Terroir, uvas, vinho e harmonização

Terroir

Terroir é uma palavra francesa com um significado tão próprio que não é possível traduzi-la. Por exemplo, pense na palavra saudade. Uma palavra simples para quem fala português, que nos faz sentir até um aperto no peito quando a usamos ou ouvimos alguém dizer que sente saudade, certo?! Afinal, ela carrega todo um contexto que dispensa explicação e não existe tradução à sua altura. 

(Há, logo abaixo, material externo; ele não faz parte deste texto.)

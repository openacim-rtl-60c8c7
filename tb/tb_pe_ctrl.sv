// tb_pe_ctrl: tests the PE control logic with DEPTH = 16.
// Phase 1 loads the SRAM with a pause in the middle and INIT_ENABLE held
// past the last word: exactly 16 words must be taken, each written one cycle
// later at addresses 0..15 in order, and init_done must rise right after
// the last write. Phase 2 streams with random PE_CE stalls: every compute
// cycle must read the next address (wrapping at 16) and mult_valid must
// follow one cycle later. Phase 3 starts a second load and checks that it
// clears init_done, restarts at address 0 and blocks computation.
module tb_pe_ctrl;
  int checks = 0, failures = 0;
  logic clk = 0, rst_n = 0, pe_ce = 0, init_enable = 0;
  logic init_done, ibuf_load, sram_ce, sram_we, mult_valid;
  logic [3:0] sram_addr;
  always #5 clk = ~clk;

  pe_ctrl #(.DEPTH(16)) dut (.clk, .rst_n, .pe_ce, .init_enable, .init_done,
                             .ibuf_load, .sram_ce, .sram_we, .sram_addr, .mult_valid);

  int  loads, writes, exp_waddr, exp_raddr, stalls, reads;
  logic prev_load, prev_compute;

  initial begin
    repeat (5000) @(posedge clk);
    failures++;
    $display("TB_RESULT checks=%0d failures=%0d", checks, failures);
    $finish;
  end

  task automatic expect1(input bit cond, input string what);
    checks++;
    if (!cond) begin
      failures++;
      $display("FAIL %s at %0t", what, $time);
    end
  endtask

  // run one init phase: words offered in bursts, held past the end
  task automatic do_init();
    loads = 0; writes = 0; exp_waddr = 0; prev_load = 0;
    for (int c = 0; c < 30; c++) begin
      @(negedge clk);
      init_enable = !(c == 5 || c == 6 || c >= 24);   // pause at 5..6
      pe_ce = init_enable;                            // must be ignored
      #1;
      // a write happens exactly one cycle after each load
      // init_done is high exactly when all 16 writes are behind us
      if (c > 0) expect1(init_done == (writes == 16), "init_done after the last write only");
      expect1(sram_we == prev_load, "write follows load");
      if (sram_we) begin
        expect1(sram_ce && sram_addr == 4'(exp_waddr), "write address order");
        exp_waddr++; writes++;
      end
      expect1(!(sram_ce && !sram_we), "no read during init");
      if (ibuf_load) loads++;
      prev_load = ibuf_load;
    end
    expect1(loads == 16 && writes == 16, "exactly 16 words loaded");
  endtask

  initial begin
    #12 rst_n = 1;
    @(negedge clk);
    expect1(!init_done && !sram_ce && !mult_valid, "reset state");
    do_init();
    // phase 2: stream with stalls
    exp_raddr = 0; stalls = 0; reads = 0; prev_compute = 0;
    init_enable = 0;
    for (int c = 0; c < 60; c++) begin
      @(negedge clk);
      pe_ce = (c % 7 == 3) ? 1'b0 : 1'($urandom % 4 != 0);
      #1;
      expect1(mult_valid == prev_compute, "mult_valid one cycle after read");
      if (pe_ce) begin
        expect1(sram_ce && !sram_we && ibuf_load && sram_addr == 4'(exp_raddr % 16), "read address");
        exp_raddr++; reads++;
      end else begin
        expect1(!sram_ce && !ibuf_load, "stall");
        stalls++;
      end
      prev_compute = pe_ce;
    end
    expect1(stalls > 0 && reads > 16, "stalls and wrap exercised");
    // phase 3: reload
    do_init();
    init_enable = 0;
    @(negedge clk);
    pe_ce = 1;
    #1;
    expect1(sram_ce && !sram_we && sram_addr == 4'd0, "read pointer restarts after reload");
    @(negedge clk);
    pe_ce = 0;
    $display("TB_RESULT checks=%0d failures=%0d", checks, failures);
    $finish;
  end
endmodule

Da mesma forma, a palavra terroir carrega com ela um universo circundante. Então, os franceses compreendem instantaneamente tudo o que ela engloba quando é mencionada. Sendo assim, é impossível fazer uma tradução simples que represente tudo o que ela significa.  

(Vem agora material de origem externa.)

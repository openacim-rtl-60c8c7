// sram_macro: synchronous single-port SRAM with a FakeRAM-style interface
// (CLK, CE_IN, WE_IN, ADDR_IN, WD_IN, RD_OUT), organised as BANKS banks of
// ROWS x COLS bit cells. Each row holds MUX = COLS / WORD words, interleaved
// bit by bit across the columns as a column multiplexer sees them: bit j of
// the word in column group m sits in column j*MUX + m.
//
// The address splits, from least to most significant, into the column-mux
// select, the row and the bank. A row decoder drives a one-hot word line, the
// selected row is read out and the column multiplexer picks one word from it.
// On a rising CLK edge with CE_IN high, WE_IN high writes WD_IN into the
// addressed word; WE_IN low loads the addressed word into the data latches,
// so RD_OUT carries it from that edge on and holds it until the next read.
// With CE_IN low nothing changes. The contents are not reset.
//
// This is a logical model of the macro. The precharge, sense amplifiers,
// word-line drivers, replica-bitline timing and tri-state data drivers of the
// real 6T macro are circuits with no logic function of their own and are not
// modelled; their net effect is the one-cycle read above. The port names, the
// knobs (rows, columns, word width, banks, column-mux ratio) and the default
// 16 x 8 array with 8-bit words come from the document; the address split and
// bit interleaving are this design's choices.
module sram_macro #(
  parameter int unsigned ROWS  = 16,
  parameter int unsigned COLS  = 8,
  parameter int unsigned WORD  = 8,
  parameter int unsigned BANKS = 1,
  localparam int unsigned MUX    = COLS / WORD,
  localparam int unsigned DEPTH  = BANKS * ROWS * MUX,
  localparam int unsigned ADDR_W = (DEPTH > 1) ? $clog2(DEPTH) : 1
) (
  input  logic              CLK,
  input  logic              CE_IN,
  input  logic              WE_IN,
  input  logic [ADDR_W-1:0] ADDR_IN,
  input  logic [WORD-1:0]   WD_IN,
  output logic [WORD-1:0]   RD_OUT
);
  if (COLS % WORD != 0 || COLS < WORD) begin : g_bad_cols
    $error("sram_macro: COLS must be a multiple of WORD");
  end

  // bit-cell core
  logic [COLS-1:0] cells [BANKS][ROWS];

  int unsigned      bank_sel, row_sel, col_sel;
  logic [ROWS-1:0]  wl;       // one-hot word line of the selected bank
  logic [COLS-1:0]  row_data;
  logic [WORD-1:0]  rd_word;

  always_comb begin
    col_sel  = 32'(ADDR_IN) % MUX;
    row_sel  = (32'(ADDR_IN) / MUX) % ROWS;
    bank_sel = 32'(ADDR_IN) / (MUX * ROWS);
    if (bank_sel >= BANKS) bank_sel = BANKS - 1;
    // row decoder
    for (int r = 0; r < ROWS; r++) wl[r] = (row_sel == r);
    // selected row onto the bit lines
    row_data = '0;
    for (int r = 0; r < ROWS; r++) begin
      if (wl[r]) row_data = row_data | cells[bank_sel][r];
    end
    // column multiplexer
    for (int j = 0; j < WORD; j++) rd_word[j] = row_data[j*MUX + col_sel];
  end

  always_ff @(posedge CLK) begin
    if (CE_IN) begin
      if (WE_IN) begin
        for (int j = 0; j < WORD; j++) cells[bank_sel][row_sel][j*MUX + col_sel] <= WD_IN[j];
      end else begin
        RD_OUT <= rd_word;  // data latches
      end
    end
  end
endmodule
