// tb_sram_macro: tests the SRAM model in two organisations: the default
// 16 x 8 array with 8-bit words (no column multiplexing, one bank) and a
// 2-bank, 4 x 16 array with 8-bit words (column-mux ratio 2). It fills every
// word with random data, reads everything back in random order and checks
// that RD_OUT holds its value across idle cycles and writes.
module tb_sram_macro;
  int checks = 0, failures = 0;
  logic clk = 0;
  always #5 clk = ~clk;

  // instance A: default
  logic       ce_a, we_a;
  logic [3:0] addr_a;
  logic [7:0] wd_a, rd_a;
  // instance B: ROWS 4, COLS 16, WORD 8, BANKS 2 -> 16 words
  logic       ce_b, we_b;
  logic [3:0] addr_b;
  logic [7:0] wd_b, rd_b;

  sram_macro ua (.CLK(clk), .CE_IN(ce_a), .WE_IN(we_a), .ADDR_IN(addr_a), .WD_IN(wd_a), .RD_OUT(rd_a));
  sram_macro #(.ROWS(4), .COLS(16), .WORD(8), .BANKS(2)) ub (
    .CLK(clk), .CE_IN(ce_b), .WE_IN(we_b), .ADDR_IN(addr_b), .WD_IN(wd_b), .RD_OUT(rd_b));

  logic [7:0] ref_a [16];
  logic [7:0] ref_b [16];
  logic [7:0] last_a, last_b;

  initial begin
    repeat (5000) @(posedge clk);
    failures++;
    $display("TB_RESULT checks=%0d failures=%0d", checks, failures);
    $finish;
  end

  task automatic cmp(input logic [7:0] got, exp_v, input string what);
    checks++;
    if (got !== exp_v) begin
      failures++;
      $display("FAIL %s: got %02x expected %02x", what, got, exp_v);
    end
  endtask

  initial begin
    ce_a = 0; we_a = 0; addr_a = 0; wd_a = 0;
    ce_b = 0; we_b = 0; addr_b = 0; wd_b = 0;
    @(negedge clk);
    // fill
    for (int i = 0; i < 16; i++) begin
      ref_a[i] = 8'($urandom);
      ref_b[i] = 8'($urandom);
      ce_a = 1; we_a = 1; addr_a = 4'(i); wd_a = ref_a[i];
      ce_b = 1; we_b = 1; addr_b = 4'(i); wd_b = ref_b[i];
      @(negedge clk);
    end
    // read back in random order, twice
    for (int r = 0; r < 64; r++) begin
      addr_a = 4'($urandom); addr_b = 4'($urandom);
      we_a = 0; we_b = 0; ce_a = 1; ce_b = 1;
      @(negedge clk);
      cmp(rd_a, ref_a[addr_a], "read A");
      cmp(rd_b, ref_b[addr_b], "read B");
      last_a = rd_a; last_b = rd_b;
      // idle cycle with another address: data latches hold
      ce_a = 0; ce_b = 0; addr_a = addr_a + 4'd1; addr_b = addr_b + 4'd1;
      @(negedge clk);
      cmp(rd_a, last_a, "hold A");
      cmp(rd_b, last_b, "hold B");
      // overwrite one word; RD_OUT must not change on a write
      if (r % 4 == 0) begin
        ce_a = 1; we_a = 1; wd_a = 8'($urandom); ref_a[addr_a] = wd_a;
        ce_b = 1; we_b = 1; wd_b = 8'($urandom); ref_b[addr_b] = wd_b;
        @(negedge clk);
        cmp(rd_a, last_a, "hold on write A");
        cmp(rd_b, last_b, "hold on write B");
      end
    end
    $display("TB_RESULT checks=%0d failures=%0d", checks, failures);
    $finish;
  end
endmodule
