// cmp42_exact: exact 4-2 compressor made of two cascaded full adders.
// The first adder adds x1, x2 and x3 and gives cout (weight 2) and an
// intermediate sum k; the second adds k, x4 and cin and gives s (weight 1)
// and c (weight 2). Hence x1+x2+x3+x4+cin = s + 2*(c + cout) for every input.
// cout depends only on x1..x3, so chaining cout into the cin of the
// neighbouring column does not ripple. Purely combinational.
// The two-adder structure and the port names follow the compressor drawing
// of the approximate multiplier figure.
module cmp42_exact (
  input  logic x1,
  input  logic x2,
  input  logic x3,
  input  logic x4,
  input  logic cin,
  output logic s,
  output logic c,
  output logic cout
);
  logic k;

  full_adder u_fa1 (.a(x1), .b(x2), .ci(x3),  .sum(k), .co(cout));
  full_adder u_fa2 (.a(k),  .b(x4), .ci(cin), .sum(s), .co(c));
endmodule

Acontece que essa palavrinha permeia todas as conversas sobre vinhos. De fato, para quem está começando a se aventurar pelo maravilhoso mundo do produto da videira, é vital entender o que significa a palavra terroir, o que ela envolve e o que isso tem a ver com a harmonização do vinho com seu prato.  

Por isso, o Center Gourmet vai ler a cartilha e convida você para nos acompanhar em um breve passeio pelos vinhedos. Na volta, você vai saber tudo o que precisa para acompanhar as conversas e entender melhor os artigos sobre seus vinhos preferidos. 

O que significa terroir?

Terroir

Afinal, o que é terroir?

Tecnicamente, existe uma definição feita pelo INAO – Institut Nacional de L’origine et de la qualité, que regula as denominações de origem na França: 

Terroir é o resultado do acúmulo de interações entre características de um determinado ambiente natural, um ambiente biológico e fatores humanos em um determinado lugar, criando um produto único”. 

O que isso quer dizer? Em palavras simples, quer dizer que cada lugar tem um tipo de solo, clima, topografia, interferência humana e até animal etc. Tudo isso acaba influenciando o que é ali produzido, dando características daquele lugar para o produto final.  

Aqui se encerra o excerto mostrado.